For many Australians, owning a home is as big as a dream come true, whilst for some, it can be a bit of a rough walk ahead. Undoubtedly, buying a home is one of the major financial moves you can make in your life. Amidst the uncertainties that the future holds and lifestyle changes that are about to happen, However, with careful planning you can easily overcome the negatives of the purchase and look forward to reaping the long-term benefits as an owner of a house. Here are some of the pros and cons of owning a home.
The Advantages: It’s yours to Stay In, Forever
Australian rentals often get into short-term residential leases. Typically, these can be from 6-12 months depending on the type of tenancy. Constant relocation, financial and emotional burden can cause a lot of stress for the tenant as the tenancy expires. As opposed to renting, a homeowner is free to stay and make a long-term plan on the house. You have a larger sense of privacy, connection and stability that comes with a greater sense of belonging.
Let Your Creativity Flow
Unlike tenants, who constantly need to seek permission of their landlords for minor changes, home-owners are free to decorate and make necessary changes to their houses. A house becomes a home with a personal touch by adding in decorations, interiors and making changes. On the other hand, these improvements do increase its value and ability to resale. You may always find a good https://www.amsure.com.au/property-management/ if you’re looking to get a good offer for your house.
Your Home Is One of the Largest Investments You Can Make
The initial stages of purchasing a house are a nightmare. There will be instances that house owners think that they made the biggest mistake with all the bills to be paid and bills that are anticipated. Savings used as deposits, mortgages that are higher than rent itself, taxes add into the pressure. But still owning a home is the most effective way to grow investments as its value appreciates over time and eventually the costs are covered up for. Particularly in Australia real estate prices tend to grow faster and home owners are better off than renters. Besides since mortgages are fixed-term rates, it’s easier to plan your finances beforehand.
Now what’s An Equity?
Homeowners accrue equity, which creates an opportunity to carry out expansions or changes to the current property. As the principal amount is paid off leaving only the interest gives you the equity paving way to redraw or refinance the loan. Equity is considered a significant benefit for some as it gives more potential for enhancing the property. Perhaps re-investing in a second property will add to the investment portfolio. Any additional properties can be easily rented or leased out, so that the refinancing is paid for by the tenant.

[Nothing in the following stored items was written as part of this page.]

| file | what it is |
|---|---|
| `rtl/ibft_pkg.sv` | AXI4-Lite structs, bit positions, address map, quorum function, byte ECC |
| `rtl/ibft_top.sv` | the whole design: n memory tiles, seal detector, reset and crash devices, trusted copy |
| `rtl/wo_mem_tile.sv` | one replica's write-once memory with owner and peer ports and the crash latch |
| `rtl/wo_tag_mem.sv` | the tag logic: tri-state write-once bitfields and the string write permission |
| `rtl/wo_string_ram.sv` | dual-port block RAM for the strings, ECC-protected, write enable ANDed with the permission |
| `rtl/crash_device.sv` | vote register that crashes a memory after f+1 votes against it |
| `rtl/axil_slave.sv` | AXI4-Lite slave front end used by every device port |
| `rtl/ibft_seal.sv` | per-slot f+1 detector that freezes a decided slot in all memories |
| `rtl/reset_device.sv` | vote register that resets all memories after f+1 votes |
| `rtl/trusted_copy.sv` | copies an agreed (destination, size, data) triplet to the platform |
| `tb/tb_*.sv` | one self-checking testbench per module, `tb_ibft_top` end to end |
| `tb/axil_master.sv` | simulation-only AXI4-Lite master with `write`/`read` tasks |

## How a slot is decided

The memories are divided into **slots**; each request the replicas agree on
occupies one slot in every replica's memory. A slot has two parts:

* a **string** of `STR_WORDS` 32-bit words: client id, client sequence number,
  then the request itself;
* a **bitfield** word of tri-state flags: for every replica j a prepare flag
  `P[j]` and a commit flag `C[j]`, and one accept flag `A` (ready to execute).
  Each flag is either clear, set as agreement (`P`, `C`, `A`) or set as error
  (`PE`, `CE`, `AE`), and can never move from one set state to the other.

The software running on the replicas (not part of this RTL) drives the
protocol; the hardware makes every step of it irrevocable:

1. The leader of slot x (leadership rotates) writes the client's request into
   its string for slot x and sets its `P[l]`. From then on its memory refuses
   any write to that string: peers that read it later see exactly what earlier
   readers saw.
2. Each follower reads the leader's string through the peer port, copies it
   into its own memory (so the request survives if the leader's memory fails)
   and compares it with the request in the client's buffer. On a match it sets
   `P[l]` and its own `P[k]`; on a mismatch or timeout it sets `PE[l]`.
3. Every replica checks the copies of the peers that prepared, sets `P[j]`
   for each matching one, and once f+1 `P` flags are set, sets its `C[k]`.
   It then records the peers' commits and, after f+1, sets `A`.
4. When `A` is set in f+1 memories, any replica asks the trusted copy unit to
   apply the slot. If too many replicas timed out instead, they set `AE`, and
   f+1 `AE` flags make the slot "finally skipped".

When all slots are used, the replicas write a checkpoint into a slot, check
that f+1 checkpoints match, and vote for a reset.

## The write-once memory tile

`wo_mem_tile` has three ports:

* **owner port** (`own_req/own_rsp`, AXI4-Lite read/write): the only write
  path. The system must connect it to the owning core only.
* **peer port** (`peer_req/peer_rsp`, AXI4-Lite read channels only): every
  string and bitfield can be read; AW/W on this port are ignored.
* **trusted copy read port**: a word-wide read port for the trusted copy unit,
  which shares RAM port B with the peer port and has priority.

Address map (byte addresses, 32-bit words, `ADDR_W` = 16):

| address | contents |
|---|---|
| bit 14 = 0: `(s*STR_WORDS + w)*4` | string word w of slot s |
| bit 14 = 1: `0x4000 + s*4` | bitfield of slot s |

Higher address bits are ignored. Bitfield layout for n replicas (n ≤ 7):

| bits | flag |
|---|---|
| `n-1:0` | `P[0..n-1]` agreement |
| `2n-1:n` | `C[0..n-1]` agreement |
| `2n` | `A` agreement |
| `15` | `RF`, reset just happened |
| `16 + (same positions)` | `PE`, `CE`, `AE` error forms |

For n = 3: `P` = bits 2:0, `C` = 5:3, `A` = 6, `RF` = 15, `PE` = 18:16,
`CE` = 21:19, `AE` = 22.

### Write rules

These are the heart of the design; everything else only moves data.

* **Flag write** (owner port, bitfield region). The requested bits (after
  byte strobes) are masked with the inverse of the bits already set in the
  *other* half of the tri-state and then ORed in. Writing 0s changes nothing,
  so no flag can be cleared. A request for both the agreement and the error
  form of the same flag sets neither. The write answers OKAY only if every
  requested bit is now set; otherwise SLVERR (the allowed bits are still
  set).
* **String write** (owner port, string region). The RAM write enable is the
  controller's enable ANDed with the tag logic's permission, which is 1 only
  while every flag of the slot (including `RF`) is clear. The first flag set
  in a slot freezes its string. A refused string write leaves the RAM
  untouched and answers SLVERR.
* **RF.** The consensual reset clears all flags and sets `RF` in every slot.
  While `RF` is set, a slot takes no string writes and no flag writes except
  one with bit 15 set, which clears `RF` (only the owner can do this). This
  way a replica that was still busy when the reset happened gets an error on
  its next write instead of silently writing into the new round. Power-on
  reset leaves `RF` clear.
* **Seal.** If `A` or `AE` of a slot is set in f+1 memories, the slot is sealed
  in all memories: every further flag write to it is refused. A slow replica
  can therefore not add an accept (or an error) after the majority decided;
  it learns the outcome by reading its peers. This is how this design reads
  the requirement that replicas "can no longer change flags" once the majority
  has decided. The memories are meant to perform "the equivalent" of a
  protocol step on all slots' flags, which could also be read as setting the
  error form of every flag still unset; freezing the flags was chosen because
  it makes the same guarantee without inventing errors the replicas did not
  report.

A read of a bitfield returns the word in the layout above; a read of the
string region returns RAM data. Reads never fail.

### Timing

After reset each tile first writes encoded zeros into every RAM word, one per
cycle (`SLOTS·STR_WORDS` = 1024 cycles at the default size); accesses wait
until then. Through `axil_slave`, an owner or peer access on an idle port is
accepted in the first cycle (AW and W must be valid together), reaches the device in the
next, and the response (B or R) is valid from the third cycle after
acceptance. Peer reads wait while the trusted copy unit uses RAM port B. Flags
are held in flip-flops (`SLOTS` × (4n+3) bits), strings in a `SLOTS·STR_WORDS`
× 52 block RAM (32 data bits plus the code, see below).

### Error correction and crashing

Each byte of a string word is stored as a 13-bit extended Hamming code:
position bits 1..12 with check bits at 1, 2, 4 and 8, the eight data bits at
3, 5, 6, 7, 9, 10, 11, 12, and an overall parity bit. Check bit p is the XOR
of every other position whose index has bit p set. On a read, the XOR of the
indices of all set positions (the syndrome) and the overall parity classify
the word. Odd parity means one error: it is corrected, at position
`syndrome` or in the parity bit itself. Even parity with a non-zero syndrome
means two errors, which cannot be corrected. Coding bytes rather than whole
words keeps byte-strobe writes free of read-modify-write.

A single error is corrected in the read data only; nothing scrubs the RAM in
the background. An uncorrectable error in string data being returned to the
owner, a peer or the trusted copy unit crashes the tile, as does its `crash`
input (driven by the crash device). A crashed tile:

* answers every owner and peer access, including the one that found the
  error, with SLVERR and zero data, so every replica can tell it crashed;
* takes no more writes;
* reports `crashed`, which the trusted copy unit uses to avoid it as a source;
* stays crashed until power-on reset. The consensual reset does not revive it.

Its flags keep counting for the seal and for the trusted copy's agreement
check. They were set before the crash and can no longer change, and the
protocol counts a replica with a crashed memory as one of the f faulty
ones.

## Consensual reset (`reset_device`)

One AXI4-Lite port per replica; the system must map port k only to core k.
Writing bit 0 = 1 sets that replica's write-once vote bit. A vote from a
replica whose memory still has any `RF` set is refused (SLVERR) and not
counted, so a lagging replica cannot carry a vote from the last round into
the next one. When f+1 vote bits are set, `dev_reset` pulses for one cycle (in
the cycle after the deciding vote reaches the device): every memory clears its
flags and sets `RF`, the trusted copy unit clears its executed tags, and the
votes are cleared. A read returns the votes in bits n-1:0 and a count of
resets in bits 31:16.

## Deliberate crash (`crash_device`)

A replica that has shown itself to be Byzantine can be silenced by crashing
its memory: it can then neither propose nor vote. Since that is a critical
operation, the crash device needs f+1 replicas to agree. Like the reset
device, it has one AXI4-Lite port per replica. A write sets that replica's
vote bits against memories `j` (data bits n-1:0, set-only). When f+1 replicas
have voted against memory j, `mem_crash[j]` rises in the next cycle and stays
high until power-on reset. A read returns the replica's own votes in bits
n-1:0 and the crashed memories in bits 16+n-1:16.

## Trusted copy (`trusted_copy`)

The replicas agree "out of place", in their wo memories. The trusted copy unit
transfers an agreed value to where the platform uses it (a page table entry,
a configuration register), and enforces three rules the replicas cannot
enforce on each other:

1. the slot is agreed (`A` set in f+1 memories) or finally skipped (`AE` set
   in f+1 memories);
2. the previous slot carries the executed tag (slot 0 needs none);
3. the slot does not carry the executed tag yet.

The Disadvantages: It’s A Long-Term Financial Commitment
Amidst the planning and set mortgages, an unexpected situation may occur and a mortgage is a long-term commitment that has to be made and are higher than paying a rent. Down payments, closing costs and moving expenses are usually overseen but have to be incurred. Besides the main costs, maintenance cost may come from time to time. These can be minor fixes to major repairs that can be expensive.
Relocation Can Be Difficult
Owning a home ties its owners to a particular community or neighbourhood, which becomes part of their life. Sudden relocations may not come as easy as it sounds as leaving a comfort zone and readjusting takes time and resources.
Borrowing against the home equity can accumulate the owner’s debt which might compromise the lifestyle and other priorities.